Molecular Mechanism and Physiological Functions of MARCH6 E3 Ubiquitin Ligase, a Key Recognition Component of the Ac/N-Degron Pathway

Abstract

Nα-terminal acetylation (Nt-acetylation) is one of the most prevalent protein modifications, which affects 50-90% of eukaryotic proteins. Although Nt-acetylation occurs ubiquitously, its general functions remain elusive. The discovery of the Ac/N-degron pathway that targets the Nt-acetyl group of proteins for degradation has shed a light on the unprecedented function of Nt-acetylation. In mammals, an endoplasmic reticulum (ER) transmembrane MARCH6 E3 ubiquitin (Ub) ligase, a homolog of yeast Doa10, is defined as an Nt-acetylation-recognition component (an Ac/N-recognin).
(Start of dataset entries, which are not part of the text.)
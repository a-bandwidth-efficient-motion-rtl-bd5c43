// bank_ctrl: per-bank controller of the SDRAM memory controller.
//
// One instance per SDRAM bank.  It takes one access at a time (row, column,
// read/write, tag) from the master bank controller, remembers which row of its
// bank is open (the row register, rows are left open: manual precharge), and
// asks the scheduler for the commands the access needs:
//   row hit           : READ/WRITE
//   row miss          : PRECHARGE, tRP later ACTIVE, tRCD later READ/WRITE
//   bank idle (closed): ACTIVE, tRCD later READ/WRITE
// All waits go through one shared NOP state: on a granted command the FSM loads
// the wait (NOP_count) and the command to request when it expires (NOP_code),
// instead of one wait state per command.  After the column command the bank
// waits until a precharge would be legal (BL cycles after a read, BL + tWR
// after a write) before it accepts an access that needs one.  An access to the
// open row is accepted during that wait and goes straight to its column
// command, so successive accesses to one bank do not return through IDLE (the
// design resolves same-bank conflicts with a second access FSM per bank; this
// bank controller does it with this early accept, which covers the row-hit
// case, the only one a second FSM could speed up).
//
// Interface: acc_valid/acc_ready accept an access (ready in IDLE, and for an
// open-row access during the wait after a column command).
// req_valid/req_cmd/req_row/req_col present the wanted command; req_grant from
// the scheduler means it is on the SDRAM pins this cycle, and the FSM moves on
// at the clock edge.  The row register, the shared NOP state and manual
// precharge follow the design; the busy time after a column command is this
// module's own rule for keeping PRECHARGE legal.
module bank_ctrl
  import mc_pkg::*;
#(
  parameter int unsigned ROW_W = 11,
  parameter int unsigned COL_W = 8,
  parameter int unsigned TAG_W = 2
)(
  input  logic             clk,
  input  logic             rst_n,
  // timing (from timing_unit)
  input  logic [3:0]       t_rp,
  input  logic [3:0]       t_rcd,
  input  logic [4:0]       t_rd_to_pre,
  input  logic [4:0]       t_wr_to_pre,
  // access from the master bank controller
  input  logic             acc_valid,
  output logic             acc_ready,
  input  logic             acc_we,
  input  logic [ROW_W-1:0] acc_row,
  input  logic [COL_W-1:0] acc_col,
  input  logic [TAG_W-1:0] acc_tag,
  // command request to the scheduler
  output logic             req_valid,
  output sdcmd_t           req_cmd,
  output logic [ROW_W-1:0] req_row,
  output logic [COL_W-1:0] req_col,
  output logic [TAG_W-1:0] req_tag,
  input  logic             req_grant,
  // status
  output logic             row_open,
  output logic [ROW_W-1:0] open_row,
  output logic             idle
);

  typedef enum logic [2:0] {B_IDLE, B_PRE, B_ACT, B_CAS, B_NOP} bstate_t;

  bstate_t          st, nop_code, w_next;
  logic [4:0]       w_cy;
  logic             w_go;
  logic [4:0]       nop_count;
  logic             c_we;
  logic [ROW_W-1:0] c_row;
  logic [COL_W-1:0] c_col;
  logic [TAG_W-1:0] c_tag;

  wire early_hit = (st == B_NOP) && (nop_code == B_IDLE) && row_open && (open_row == acc_row);

  assign acc_ready = (st == B_IDLE) || early_hit;
  assign idle      = (st == B_IDLE);
  assign req_valid = (st == B_PRE) || (st == B_ACT) || (st == B_CAS);
  assign req_row   = c_row;
  assign req_col   = c_col;
  assign req_tag   = c_tag;

  always_comb begin
    w_go   = req_grant && req_valid;
    w_cy   = 5'd1;
    w_next = B_IDLE;
    unique case (st)
      B_PRE:   begin w_cy = {1'b0, t_rp};  w_next = B_ACT; end
      B_ACT:   begin w_cy = {1'b0, t_rcd}; w_next = B_CAS; end
      B_CAS:   begin w_cy = c_we ? t_wr_to_pre : t_rd_to_pre; w_next = B_IDLE; end
      default: w_go = 1'b0;
    endcase
  end

  always_comb begin
    unique case (st)
      B_PRE:   req_cmd = SD_PRE;
      B_ACT:   req_cmd = SD_ACT;
      B_CAS:   req_cmd = c_we ? SD_WRIT : SD_READ;
      default: req_cmd = SD_NOP;
    endcase
  end


  always_ff @(posedge clk or negedge rst_n) begin
    if (!rst_n) begin
      st <= B_IDLE; nop_code <= B_IDLE; nop_count <= '0;
      c_we <= 1'b0; c_row <= '0; c_col <= '0; c_tag <= '0;
      row_open <= 1'b0; open_row <= '0;
    end else begin
      unique case (st)
        B_IDLE:
          if (acc_valid) begin
            c_we  <= acc_we;
            c_row <= acc_row;
            c_col <= acc_col;
            c_tag <= acc_tag;
            if (!row_open)                st <= B_ACT;
            else if (open_row == acc_row) st <= B_CAS;
            else                          st <= B_PRE;
          end
        B_PRE:
          if (req_grant) begin
            row_open <= 1'b0;
          end
        B_ACT:
          if (req_grant) begin
            row_open <= 1'b1;
            open_row <= c_row;
          end
        B_CAS: ;
        B_NOP:
          if (acc_valid && early_hit) begin
            c_we  <= acc_we;
            c_row <= acc_row;
            c_col <= acc_col;
            c_tag <= acc_tag;
            st    <= B_CAS;
          end else if (nop_count <= 5'd1) st <= nop_code;
          else                   nop_count <= nop_count - 5'd1;
        default: st <= B_IDLE;
      endcase
      // a granted command: go to the next step after its latency, through the
      // shared NOP state when the latency is longer than one cycle
      if (w_go) begin
        if (w_cy <= 5'd1) st <= w_next;
        else begin
          st        <= B_NOP;
          nop_code  <= w_next;
          nop_count <= w_cy - 5'd1;
        end
      end
    end
  end

  a_grant_only_on_req: assert property (@(posedge clk) disable iff (!rst_n) req_grant |-> req_valid);

endmodule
Despite the prevalence of Nt-acetylation, a limited number of substrates of the Ac/N-degron pathway has been characterized thus far. Here, I identify perlipin2 (PLIN2), a major lipid droplet (LD)-associated protein, as a previously unknown substrate of the Ac/N-degron pathway. I find that MARCH6 specifically recognizes Nt-acetyl moiety of PLIN2 for its polyubiquitin-mediated and subsequent proteasome-dependent degradation. Using the modified split-Ub assay, I also show that the interaction strength of MARCH6 and PLIN2 depends on the tendency of Nt-acetylation of PLIN2. Additionally, I find that MARCH6 controls the amounts of intracellular LDs by degrading PLIN2, thereby revealing a previously unappreciated role of the Ac/N-degron pathway in lipid metabolism. On the other hand, my current works unveil the molecular mechanism of MARCH6 via its cytosolic C-terminal domain (CTD). Through split-Ub and GST pulldown assays, I demonstrate that CTD interacts specifically with the RING domain, a catalytic region of MARCH6. Specially, CTD drastically increases the catalytic activity of the RING by accelerating the transfer of Ub from an E2 (an Ub-conjugating enzyme thioesterified with Ub (E2∼Ub) to free Ub or poly-Ub chains. Interestingly, UBE2J2 and UBE2G2 E2s act together for the MARCH6-mediated poly-Ub chain formation: UBE2J2 preferentially contributes to short K48-linked Ub chains and UBE2G2 extends the poly-Ub chains from UBE2J2-established Ub chains. Furthermore, I find that MARCH6 senses cellular NADPH concentration for its catalytic activity.